**WHAT THE TASK ASKS:** Please copy the lines below exactly, from the first one through the line showing "per end device).".
BEGIN DATA RECORDS
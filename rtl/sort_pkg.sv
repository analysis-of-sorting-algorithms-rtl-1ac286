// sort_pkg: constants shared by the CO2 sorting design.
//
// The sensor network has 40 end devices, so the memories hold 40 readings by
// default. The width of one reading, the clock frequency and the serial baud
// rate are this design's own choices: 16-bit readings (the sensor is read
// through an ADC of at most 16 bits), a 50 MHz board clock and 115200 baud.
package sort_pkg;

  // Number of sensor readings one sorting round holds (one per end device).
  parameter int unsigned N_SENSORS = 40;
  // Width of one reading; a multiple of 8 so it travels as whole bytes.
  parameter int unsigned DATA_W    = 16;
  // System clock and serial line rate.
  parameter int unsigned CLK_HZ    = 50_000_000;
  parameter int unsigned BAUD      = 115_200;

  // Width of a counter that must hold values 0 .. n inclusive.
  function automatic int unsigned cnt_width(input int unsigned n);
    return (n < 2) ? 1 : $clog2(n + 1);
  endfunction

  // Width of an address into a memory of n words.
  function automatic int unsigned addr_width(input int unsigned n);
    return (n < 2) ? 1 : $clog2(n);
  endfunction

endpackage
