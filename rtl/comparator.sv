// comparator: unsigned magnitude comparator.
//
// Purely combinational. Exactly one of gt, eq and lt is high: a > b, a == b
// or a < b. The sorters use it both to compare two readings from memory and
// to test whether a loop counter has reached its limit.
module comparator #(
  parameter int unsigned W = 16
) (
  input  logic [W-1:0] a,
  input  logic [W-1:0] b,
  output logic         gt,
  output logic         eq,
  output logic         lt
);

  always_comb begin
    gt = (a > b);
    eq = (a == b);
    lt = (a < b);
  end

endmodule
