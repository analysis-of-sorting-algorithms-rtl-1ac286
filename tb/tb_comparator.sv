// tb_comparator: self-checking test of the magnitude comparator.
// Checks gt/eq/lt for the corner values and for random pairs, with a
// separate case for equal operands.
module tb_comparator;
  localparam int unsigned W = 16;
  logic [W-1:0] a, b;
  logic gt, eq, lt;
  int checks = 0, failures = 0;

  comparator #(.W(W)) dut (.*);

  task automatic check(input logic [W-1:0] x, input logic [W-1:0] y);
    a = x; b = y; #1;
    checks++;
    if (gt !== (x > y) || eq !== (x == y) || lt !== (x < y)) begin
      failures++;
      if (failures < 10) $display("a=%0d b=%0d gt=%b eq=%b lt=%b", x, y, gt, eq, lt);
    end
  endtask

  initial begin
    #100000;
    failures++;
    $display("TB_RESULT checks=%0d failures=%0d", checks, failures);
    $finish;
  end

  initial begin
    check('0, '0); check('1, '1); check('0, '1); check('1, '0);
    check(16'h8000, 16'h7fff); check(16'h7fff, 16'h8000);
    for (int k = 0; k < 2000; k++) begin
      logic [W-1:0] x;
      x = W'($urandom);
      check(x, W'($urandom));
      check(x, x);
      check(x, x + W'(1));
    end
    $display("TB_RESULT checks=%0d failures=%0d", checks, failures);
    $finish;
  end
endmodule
END DATA RECORDS
**PROBLEM SOLUTION:**
filename rtl/sort_pkg.sv
repository analysis-of-sorting-algorithms-rtl-1ac286
// sort_pkg: constants shared by the CO2 sorting design.
//
// The sensor network has 40 end devices, so the memories hold 40 readings by
// default. The width of one reading, the clock frequency and the serial baud
// rate are this design's own choices: 16-bit readings (the sensor is read
// through an ADC of at most 16 bits), a 50 MHz board clock and 115200 baud.
package sort_pkg;

  // Number of sensor readings one sorting round holds (one per end device).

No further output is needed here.